EXERCISE INPUT:

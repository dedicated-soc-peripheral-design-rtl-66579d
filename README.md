# Multi-inverter PWM peripheral for three-level T-type inverters

This is a programmable-logic peripheral that lets a processor drive many
multi-level power converters at once. The processor writes a few registers
over AXI4-Lite. From then on the fabric produces all gate signals on its own,
with no software in the switching loop. In its default size the peripheral
controls ten three-phase, three-level T-type inverters. That is 120 gate
outputs, twelve switches per inverter.

Each inverter gets the following:

* a sine reference generator, a numerically controlled oscillator with three
  outputs 120 degrees apart;
* per phase, one carrier counter and two compare-based PWM blocks ("ePWM"
  blocks, after the DSP peripheral they imitate);
* three 32-bit configuration registers: PWM, carrier and sine.

The architecture follows a published design for the Zynq UltraScale+ MPSoC.
That design runs the carriers at 300 MHz, the references at 150 MHz and the
bus at 100 MHz, with a 50 Hz reference and 15 kHz carriers. The register
file, the clock-domain crossing, the exact register field layout and several
arithmetic details are this implementation's own. They are marked as such
below and in the first comment of each source file.

## How one leg makes three voltage levels

A T-type leg has four switches. In a phase-A leg they are T1 (top), T4
(bottom) and the bidirectional middle pair T2/T3 to the DC midpoint. The leg
output is:

| switches on | leg voltage |
|-------------|-------------|
| T1, T2      | +Vc         |
| T2, T3      | 0           |
| T3, T4      | -Vc         |

T1/T3 and T2/T4 are complementary pairs. Phases B and C use T5..T8 and
T9..T12 in the same roles.

The modulation is level-shifted carrier PWM, built from one counter with no
adder:

* The carrier counter `cnt` is 15 bits wide.
* The **upper carrier** is `{1, cnt}` and spans 0x8000..0xFFFF.
* The **lower carrier** is `{0, cnt}` and spans 0x0000..0x7FFF.

Only the most significant bit differs, so one counter serves both levels.
The sine reference is a 16-bit unsigned (offset-binary) value centred on
0x8000, and both PWM blocks of the leg compare it:

* **Level 2 block (upper carrier):** drives T1 (channel A) and T3 (channel B).
* **Level 1 block (lower carrier):** drives T2 (channel A) and T4 (channel B).

When the reference is above mid-scale, it is always above the lower carrier.
T2 stays on, T4 stays off, and T1/T3 modulate between +Vc and 0. Below
mid-scale, T1 stays off, T3 stays on, and T2/T4 modulate between 0 and -Vc.
Over a fundamental period, a leg with modulation ratio m spends about m/π of
the time at +Vc and at -Vc. The tests check this figure.

The two level carriers tile the reference range exactly only when the
carrier period is (close to) 0x7FFF. For that reason carrier frequency is set
with a prescaler and a step size, not by shortening the period.

## The ePWM block and the dead band

Each ePWM block (`epwm`) takes a 16-bit carrier, a 16-bit duty value and the
PWM configuration word:

* Channel A is raw-high while `duty > carrier`.
* Channel B is raw-high while `duty + deadband > carrier`. The sum is 17
  bits wide, so it never wraps.
* Each raw signal passes through a 2-bit action select: `00` forced low, `01`
  follow, `10` inverted, `11` forced high.
* It then passes an enable gate and an output register.

With A set to follow and B inverted, A is on for `carrier < duty` and B for
`carrier >= duty + deadband`. Between the two, both are off. On a carrier
moving `step` counts every `prescale` clocks, that gap lasts
`deadband / step * prescale` clocks on both slopes. With the example settings
below this is 144 / 36 × 11 = 44 clocks, about 147 ns.

**Limitation.** The dead band is a comparator offset, not a delay. It holds
only while the reference moves by less than the dead band between two carrier
steps. The 1024-entry sine table moves the reference in jumps of up to
~200 counts (at full modulation). If such a jump lands while the carrier is
between the two thresholds, one switch can turn off and its partner turn on
in the same clock. Use a dead band larger than the largest reference jump
(about 2π·32768·m/1024 counts), or add a delay-based dead-band stage behind
`epwm`, if the gate drivers do not insert their own dead time.

## Carrier generator

`carrier_gen` moves a 15-bit counter by `step` on every prescaler tick.

* **Triangle mode:** the counter goes up to `period` and back down to 0, so
  f = f_clk / (prescale · 2 · period / step).
* **Sawtooth mode:** the counter goes up and wraps to 0 once the next step
  would pass `period`, so f = f_clk / (prescale · (period/step + 1)).

In both modes the ends are clamped, a step of 0 freezes the counter, and a
prescale of 0 acts as 1.

## Sine reference generator

`sine_ref_gen` works as follows:

1. A prescaler produces a tick every `prescale` clocks.
2. On each tick a 16-bit phase accumulator adds `step`, so
   f_sine = f_clk · step / (prescale · 2^16).
3. The accumulator plus 0, 21845 and 43691 (0, 120 and 240 degrees) gives
   the phase of outputs A, B and C.
4. The top 10 bits of each phase address a table of
   f(k) = 2^15 · sin(2πk/1024) + 2^15, rounded and limited to 0xFFFF. The
   table is computed at elaboration time, so no data file is needed.
5. The modulation ratio M (0x0000..0xFFFF ≈ 0..1) scales the table value
   about mid-scale: `ref = 2^15 + floor((lut − 2^15) · M / 2^16)`.

The output lags the accumulator by two clocks. Output B is the sine at +120
degrees and C at +240 degrees. With `ref(t) = sin(ωt + offset)`, B therefore
reaches its peak a third of a period before A, and C a third after.

## Register map

Inverter *i* (0..N_INV−1) owns three words at byte offset `12*i`:

| offset   | register | fields |
|----------|----------|--------|
| 12i + 0  | PWM      | `[7:0]` dead band (counts), `[9:8]` action A, `[11:10]` action B, `[12]` enable |
| 12i + 4  | carrier  | `[14:0]` period, `[15]` mode (0 triangle, 1 sawtooth), `[23:16]` prescale, `[31:24]` step |
| 12i + 8  | sine     | `[7:0]` prescale, `[15:8]` step, `[31:16]` modulation ratio |

All registers reset to 0, so every output starts disabled. The three legs of
an inverter share its carrier and PWM words. Reads return the stored word.
Offsets past the last register answer SLVERR and change nothing. The
register order per inverter and the 12-byte stride follow the published
memory map, which has base 0x43C00000. The slave decodes only the offset
(`AXI_ADDR_W` = 8 bits); the interconnect matches the base.

Example settings (300 MHz carrier clock, 150 MHz reference clock):

| goal | word |
|------|------|
| 15 kHz triangle (14985 Hz): period 32760, step 36, prescale 11 | carrier `0x240B7FF8` |
| 7.5 kHz: same with step 18 / 30 kHz: step 72 | `0x120B7FF8` / `0x480B7FF8` |
| 50 Hz reference (49.97 Hz), M ≈ 1: prescale 229, step 5 | sine `0xFFFF05E5` |
| complementary pairs, 144-count dead band, enabled | PWM `0x00001990` |

Write the carrier and sine words before the PWM word, so the outputs start
with a valid configuration.

## Clocks, resets and register transfer

There are three clock inputs:

| clock         | rate    | drives |
|---------------|---------|--------|
| `s_axi_aclk`  | 100 MHz | register file |
| `clk_carrier` | 300 MHz | carriers and ePWM blocks |
| `clk_ref`     | 150 MHz | sine generators |

`s_axi_aresetn` resets everything. Each PWM domain has its own reset
synchronizer, so the reset is released in step with that clock.

Each register reaches the domain that uses it through `cfg_sync`, a
request/acknowledge handshake. The source copies the word into a holding
register and flips a request bit. The destination sees the request through
two flip-flops and loads the holding register, which is stable by then, and
acknowledges. A write that arrives during a transfer triggers another
transfer of the newest value, so the last write always wins. A written value
reaches the gates a few destination clocks after the AXI write response.

The sine references cross from `clk_ref` to `clk_carrier` through a single
register. This is correct only if both clocks come from the same PLL with
aligned edges, as on the intended platform. For unrelated clocks, replace
that register in `inverter_3l3p` with a proper multi-bit synchronizer.

## Hierarchy

```
epwm_soc_top            top: AXI4-Lite port, clocks, pwm_out[12*N_INV]
├─ rst_sync ×2          reset release per PWM clock domain
├─ axi_regs             3*N_INV configuration words, write strobes
└─ per inverter (g_inv)
   ├─ cfg_sync ×3       PWM/carrier words -> clk_carrier, sine word -> clk_ref
   └─ inverter_3l3p
      ├─ sine_ref_gen   clk_prescaler, phase accumulator, 3 × sine_lut
      └─ phase_3l ×3    carrier_gen (with clk_prescaler), epwm ×2
epwm_pkg                shared types: configuration structs, action codes
```

Gate output bit `12*i + k` is switch T(k+1) of inverter *i*. Within a phase
the bit order is {T4, T3, T2, T1}.

## Simulating

Every testbench in `tb/` checks itself and ends with a line
`TB_RESULT checks=N failures=M`. Each one also has a watchdog. To run one
with Verilator 5:

```
verilator --binary --timing --assert --timescale 1ns/1ps -Wno-fatal \
  -y rtl -y tb +libext+.sv -Irtl -Itb rtl/epwm_pkg.sv \
  tb/tb_epwm_soc_top.sv --top-module tb_epwm_soc_top -Mdir obj
./obj/Vtb_epwm_soc_top
```

| testbench | what it checks |
|-----------|----------------|
| `tb_clk_prescaler` | tick spacing for prescale 0..255 |
| `tb_carrier_gen` | every counter step against a model; step spacing; triangle and sawtooth period in clocks; clamped ends; MSB split |
| `tb_epwm` | 5000 random cases against a model; measured dead time on a triangle; reset |
| `tb_sine_lut` | all 1024 entries against a floating-point sine; read latency |
| `tb_sine_ref_gen` | accumulator steps and spacing; all three outputs against a model with two clocks of latency; output period |
| `tb_phase_3l` | gates against the comparison every clock; no shoot-through; on-time per carrier period against the duty; all three levels and the dead state; enable |
| `tb_inverter_3l3p` | +Vc and −Vc share ≈ m/π; B at −120° and C at +120° from A; each leg fed by its own reference |
| `tb_cfg_sync` | clock-domain handshake: bursts of back-to-back writes into faster and slower clocks; no mixed words, last write wins |
| `tb_axi_regs` | all address/data orders, byte strobes, write strobes, read-back, SLVERR, response holding |
| `tb_epwm_soc_top` | full default size over one 50 Hz period (see below) |

`tb_epwm_soc_top` instantiates the top with its default parameters: ten
inverters at 300/150/100 MHz. It configures them over AXI4-Lite for 7.5, 15
and 30 kHz triangle carriers, a sawtooth carrier, half modulation, one
inverter enabled only mid-run and one with forced action codes. It then runs
one whole 50 Hz period, about 6 million carrier clocks, in roughly 15
seconds. It checks that:

* no complementary pair ever conducts together;
* each phase spends m/π of the period at +Vc and at −Vc;
* the number of T1 pulses matches f_carrier / (2 f_ref);
* the dead time is 44 clocks (measured where the reference was steady);
* the phases sit 120 degrees apart;
* the disabled inverter is silent and starts when enabled.

It also counts each of these mechanisms and fails if one never occurs.

## Scope and departures from the original design

* **Register width.** The published block diagrams give the carrier
  configuration as 43 bits and each PWM block's configuration as 45 bits.
  The published memory map gives one 32-bit register each. This design
  follows the memory map: the fields are packed into 32 bits, and both PWM
  blocks of a leg share one PWM word.
* **Dead band on one channel.** The original PWM block draws a dead-band
  adder on both channels. Here the dead band is added on channel B only,
  which gives a symmetric gap with the complementary setting.
* **Modulation ratio.** How it is applied is this design's choice: scaling
  about mid-scale.
* **Table size.** The sine table depth of 1024 entries per phase is chosen to
  match a budget of 1.5 block RAMs per inverter.
* **Not included.** The processor system, the AXI interconnect, the PLL and
  the I/O buffers. The analog-to-digital converter, dq/αβ transform and PI
  controller that the original architecture shows as optional additions are
  not included either. The top exposes a plain AXI4-Lite slave and the three
  clocks instead.
* **DSP ePWM features not included.** The PWM block imitates a DSP ePWM
  peripheral, but it does not copy all of it. There is no PWM chopper, no
  trip-zone input, no shadowed compare or period registers, and no sync
  in/out chain. A register write takes effect as soon as it crosses the
  clock domain.
* **Carrier alignment.** The three legs of an inverter share their reset
  and configuration, so their carriers run in lock-step. Different
  inverters start their carriers when their own configuration arrives and
  are not phase-aligned to each other.
* **Output count.** The original platform budgets up to 176 PWM pins. This
  top uses 12·N_INV, so N_INV = 14 gives 168. Raise `N_INV` (and
  `AXI_ADDR_W` beyond 21 inverters) to scale. Converters with more than
  three levels would need more level carriers per leg, which this leg unit
  does not provide.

TASK: Beginning at the opening line of the data, transcribe each line exactly until you reach the line with "with no software", which you also include, and go no further.

RESPONSE TO THE EXERCISE:
repository dedicated-soc-peripheral-design-rtl-66579d
filename README.md
# Multi-inverter PWM peripheral for three-level T-type inverters

This is a programmable-logic peripheral that lets a processor drive many
multi-level power converters at once. The processor writes a few registers
over AXI4-Lite. From then on the fabric produces all gate signals on its own,
with no software in the switching loop. In its default size the peripheral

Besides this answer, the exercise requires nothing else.